Task prompt
Lines holding the word "register" in the following material must be counted; give only the resulting number.
----
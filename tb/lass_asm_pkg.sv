// lass_asm_pkg: functions that build 168/E program words, used by the
// testbenches to write programs. Each function returns one 24-bit word in
// the encoding described in lass_pkg.
package lass_asm_pkg;
  import lass_pkg::*;

  // SLICE word: 2901 micro-instruction plus condition-code mode and
  // arithmetic down-shift fill
  function automatic logic [23:0] sl(src_e s, func_e f, logic c, dst_e d, int a, int b,
                                     cc_mode_e m = CC_NONE, logic arith = 1'b0);
    slice_instr_t i;
    i = '{src: s, func: f, cin: c, dst: d, a: 4'(a), b: 4'(b)};
    return {2'b00, arith, m, i};
  endfunction

  // register b <= D register
  function automatic logic [23:0] d_to_r(int b);
    return sl(SRC_DZ, FN_ADD, 1'b0, DST_RAMF, 0, b);
  endfunction

  // Y bus <= register b (no write)
  function automatic logic [23:0] r_to_y(int b);
    return sl(SRC_ZB, FN_OR, 1'b0, DST_NOP, 0, b);
  endfunction

  function automatic logic [23:0] mem(mem_op_e op, mar_ctl_e mc, int disp, int fpreg = 0);
    return {2'b01, op, 2'b00, 2'(fpreg), mc, 12'(disp)};
  endfunction

  function automatic logic [23:0] dl(dload_e k, int imm);
    return {3'b100, k, 2'b00, 16'(imm)};
  endfunction

  function automatic logic [23:0] fp(fp_op_e op, logic lp, int r1, int r2, logic wr_src,
                                     fp_sign_e sg = SG_KEEP);
    fp_word_t w;
    w = '{op: op, long_p: lp, r1: 2'(r1), r2: 2'(r2), wr_src: wr_src, sgn: sg, unused: '0};
    return {4'b1010, 2'b00, w};
  endfunction

  function automatic logic [23:0] mul(int ra, int rb);
    return {CTL_MUL, 10'h0, 4'(ra), 4'(rb)};
  endfunction

  function automatic logic [23:0] div(int ra, int rb);
    return {CTL_DIV, 10'h0, 4'(ra), 4'(rb)};
  endfunction

  function automatic logic [23:0] halt();
    return {CTL_HALT, 18'h0};
  endfunction

  // branch on IBM 370 mask to an absolute address, or to Y when sel_y
  function automatic logic [23:0] br(int mask, int addr, logic sel_y = 1'b0);
    return {2'b11, 4'(mask), sel_y, 2'b00, 15'(addr)};
  endfunction

endpackage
----
Completed exercise
2